Miscellaneous character table

Other important characters that may be encountered when shaping runs of Arabic text include the dotted-circle placeholder (U+25CC), the combining grapheme joiner (U+034F), the zero-width joiner (U+200D) and zero-width non-joiner (U+200C), the left-to-right text marker (U+200E) and right-to-left text marker (U+200F), and the no-break space (U+00A0).

The dotted-circle placeholder is frequently used when displaying a combining mark in isolation.

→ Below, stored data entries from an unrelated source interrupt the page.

// johnson_counter: twisted ring counter. Each enabled clock the register
// shifts up by one and the inverted top bit enters at bit 0, so a 5-bit
// counter runs 00000, 00001, 00011, 00111, 01111, 11111, 11110, 11100, 11000,
// 10000 and back: 2*W states. In the second segmentation method its state is
// the port enable of the W one-port BRAMs while the SU walks the nine pixel
// columns shared by five neighbouring small windows: bit b is set exactly for
// the windows that contain the current column. `init` (priority over `en`)
// loads the first non-zero state 0...01; `clr` loads all zeros. Synchronous
// active-low reset to zero.
module johnson_counter #(
  parameter int unsigned W = 5
) (
  input  logic         clk,
  input  logic         rst_n,
  input  logic         clr,
  input  logic         init,
  input  logic         en,
  output logic [W-1:0] q
);
  always_ff @(posedge clk) begin
    if (!rst_n || clr) q <= '0;
    else if (init)     q <= W'(1);
    else if (en)       q <= {q[W-2:0], ~q[W-1]};
  end
endmodule
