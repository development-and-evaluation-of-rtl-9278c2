// tb_johnson_counter: checks the 5-bit twisted ring counter against the
// expected ten-state sequence, the period of 2*W, `init` (loads 00001, takes
// priority over `en`), `clr` and hold when not enabled.
`timescale 1ns/1ps
module tb_johnson_counter;
  logic clk = 0, rst_n = 0;
  always #5 clk = ~clk;
  logic clr = 0, init = 0, en = 0;
  logic [4:0] q;

  johnson_counter dut (.clk, .rst_n, .clr, .init, .en, .q);

  int checks = 0, failures = 0;
  task automatic check(input bit ok, input string what);
    checks++;
    if (!ok) begin failures++; $display("FAIL: %s", what); end
  endtask
  initial begin
    repeat (2000) @(posedge clk);
    failures++;
    $display("FAIL: watchdog");
    $display("TB_RESULT checks=%0d failures=%0d", checks, failures);
    $finish;
  end

  localparam logic [4:0] SEQ [10] = '{5'b00000, 5'b00001, 5'b00011, 5'b00111, 5'b01111,
                                      5'b11111, 5'b11110, 5'b11100, 5'b11000, 5'b10000};
  initial begin
    repeat (2) @(posedge clk);
    #1 check(q == 5'b0, "reset state");
    rst_n <= 1;
    en <= 1;
    for (int i = 1; i <= 30; i++) begin
      @(posedge clk); #1;
      check(q == SEQ[i % 10], $sformatf("step %0d: %b expected %b", i, q, SEQ[i % 10]));
    end
    en <= 0;
    repeat (3) @(posedge clk);
    #1 check(q == SEQ[0], "hold");
    // column pattern of one group of the segmentation: windows b <= t <= b+4
    init <= 1; en <= 1;
    @(posedge clk); init <= 0;
    for (int t = 0; t < 9; t++) begin
      logic [4:0] exp;
      #1;
      for (int b = 0; b < 5; b++) exp[b] = (b <= t) && (t <= b + 4);
      check(q == exp, $sformatf("column %0d: %b expected %b", t, q, exp));
      @(posedge clk);
    end
    init <= 1; en <= 1;
    @(posedge clk); #1 check(q == 5'b00001, "init has priority over en");
    init <= 0; clr <= 1;
    @(posedge clk); #1 check(q == 5'b0, "clr");
    $display("TB_RESULT checks=%0d failures=%0d", checks, failures);
    $finish;
  end
endmodule
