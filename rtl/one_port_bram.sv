// one_port_bram: one port of a dual-port FPGA block RAM used as an
// independent single-port buffer (1 KiB = 32 partitions of 32 bytes). Each
// partition holds one 25-pixel small receptive field vector at offsets 0..24,
// so the address of pixel p of the vector in partition s is s*32+p. The
// segmentation unit writes the buffer; the processing elements then read it.
// A write stores wdata at addr on the clock edge; rdata is the registered read
// of addr (one clock latency). Contents are not reset.
module one_port_bram
  import cnn_pkg::*;
#(
  parameter int unsigned N_PARTS    = N_PART,      // 32 partitions
  parameter int unsigned PART_SIZE  = PART_BYTES,  // 32 bytes each
  parameter int unsigned AW         = $clog2(N_PARTS * PART_SIZE)
) (
  input  logic          clk,
  input  logic          we,
  input  logic [AW-1:0] addr,
  input  pix_t          wdata,
  output pix_t          rdata
);
  pix_t mem [N_PARTS * PART_SIZE];

  always_ff @(posedge clk) begin
    if (we) mem[addr] <= wdata;
    rdata <= mem[addr];
  end
endmodule
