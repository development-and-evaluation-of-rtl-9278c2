// pe: one processing element. It consumes one operand pair per enabled clock
// and keeps a running result in `acc`:
//   mode PE_DIST (simple cells): acc = sum |a - w|, the Manhattan distance
//                                between the input vector and a weight vector;
//   mode PE_MIN  (complex cells): acc = min a over the window.
// `first` marks the first element of a vector (the running value restarts),
// `last` the final one; `res_valid` is high for one clock after the last
// element, while `acc` holds the finished result. The result is held until
// the next `first`. Operands arrive one clock after the controller issues
// their addresses; the PE itself adds one register stage.
module pe
  import cnn_pkg::*;
(
  input  logic     clk,
  input  logic     rst_n,
  input  logic     en,
  input  logic     first,
  input  logic     last,
  input  pe_mode_e mode,
  input  pix_t     a,
  input  pix_t     w,
  output acc_t     acc,
  output logic     res_valid
);
  pix_t diff;
  acc_t nxt;

  always_comb begin
    diff = (a > w) ? pix_t'(a - w) : pix_t'(w - a);
    if (mode == PE_DIST) nxt = (first ? acc_t'(0) : acc) + acc_t'(diff);
    else                 nxt = (first || acc_t'(a) < acc) ? acc_t'(a) : acc;
  end

  always_ff @(posedge clk) begin
    if (!rst_n) begin
      acc       <= '0;
      res_valid <= 1'b0;
    end else begin
      res_valid <= en && last;
      if (en) acc <= nxt;
    end
  end
endmodule
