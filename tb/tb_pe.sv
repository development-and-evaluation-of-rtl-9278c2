// tb_pe: checks the processing element on random vectors of random length in
// both modes: Manhattan distance (sum |a-w|) and window minimum, including
// back-to-back vectors, gaps with `en` low, and the one-clock res_valid.
`timescale 1ns/1ps
module tb_pe;
  import cnn_pkg::*;
  logic clk = 0, rst_n = 0;
  always #5 clk = ~clk;
  logic en = 0, first = 0, last = 0;
  pe_mode_e mode = PE_DIST;
  pix_t a = 0, w = 0;
  acc_t acc;
  logic res_valid;

  pe dut (.clk, .rst_n, .en, .first, .last, .mode, .a, .w, .acc, .res_valid);

  int checks = 0, failures = 0;
  initial begin
    repeat (20000) @(posedge clk);
    failures++;
    $display("FAIL: watchdog");
    $display("TB_RESULT checks=%0d failures=%0d", checks, failures);
    $finish;
  end

  initial begin
    repeat (2) @(posedge clk);
    rst_n <= 1;
    for (int v = 0; v < 200; v++) begin
      automatic int n = 1 + ($urandom % 64);
      int unsigned exp;
      automatic pe_mode_e m = pe_mode_e'(v % 2);
      exp = (m == PE_DIST) ? 0 : 255;
      for (int k = 0; k < n; k++) begin
        automatic pix_t x = 8'($urandom), y = 8'($urandom);
        if (m == PE_DIST) exp += (x > y) ? x - y : y - x;
        else if (x < exp) exp = x;
        en <= 1; first <= (k == 0); last <= (k == n - 1); mode <= m; a <= x; w <= y;
        @(posedge clk);
        if (k != n - 1 && $urandom % 4 == 0) begin   // idle clock inside the vector
          en <= 0; first <= 0; last <= 0; a <= 8'($urandom);
          @(posedge clk); #1;
          checks++;
          if (res_valid) begin failures++; $display("FAIL: early res_valid"); end
        end
      end
      en <= 0; first <= 0; last <= 0;
      #1;
      checks++;
      if (!res_valid || acc != acc_t'(exp)) begin
        failures++;
        $display("FAIL: vector %0d mode %0d n %0d: acc %0d valid %0d, expected %0d",
                 v, m, n, acc, res_valid, exp);
      end
      @(posedge clk); #1;
      checks++;
      if (res_valid || acc != acc_t'(exp)) begin
        failures++; $display("FAIL: result not held / valid not a pulse");
      end
    end
    $display("TB_RESULT checks=%0d failures=%0d", checks, failures);
    $finish;
  end
endmodule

Real-world text syllables may also use other characters, such as hyphens or dashes, in a similar placeholder fashion; shaping engines should cope with this situation gracefully.

Codepoint Unicode category Joining type Joining group Mark class Glyph
U+00A0 Separator NON_JOINING null 0   No-break space
U+034F Other NON_JOINING null 0 ͏ Combining grapheme joiner
U+200C Other NON_JOINING null 0 ‌ Zero-width non-joiner
U+200D Other JOIN_CAUSING null 0 ‍ Zero-width joiner
U+200E Other NON_JOINING null 0 ‎ Left-to-Right marker
U+200F Other NON_JOINING null 0 ‏ Right-to-Left marker
U+2010 Punctuation NON_JOINING null 0 ‐ Hyphen
U+2011 Punctuation NON_JOINING null 0 ‑ No-break hyphen
U+2012 Punctuation NON_JOINING null 0 ‒ Figure dash
U+2013 Punctuation NON_JOINING null 0 – En dash
U+2014 Punctuation NON_JOINING null 0 — Em dash
U+25CC Symbol NON_JOINING null 0 ◌ Dotted circle

The combining grapheme joiner (CGJ) is primarily used to alter the order in which adjacent marks are positioned during the mark-reordering stage, in order to adhere to the needs of a non-default language orthography.

The zero-width joiner (ZWJ) is primarily used to force the usage of the cursive connecting form of a letter even when the context of the adjoining letters would not trigger the connecting form.

For example, to show the initial form of a letter in isolation (such as for dislaying it in a table of forms), the sequence "Letter,ZWJ" would be used. To show the medial form of a letter in isolation, the sequence "ZWJ,Letter,ZWJ" would be used.

The right-to-left mark (RLM) and left-to-right mark (LRM) are used by the Unicode bidirectionality algorithm (BiDi) to indicate the points in a text run at which the writing direction changes.

The no-break space is primarily used to display those codepoints that are defined as non-spacing (such as vowel or diacritical marks and "Hamza") in an isolated context, as an alternative to displaying them superimposed on the dotted-circle placeholder.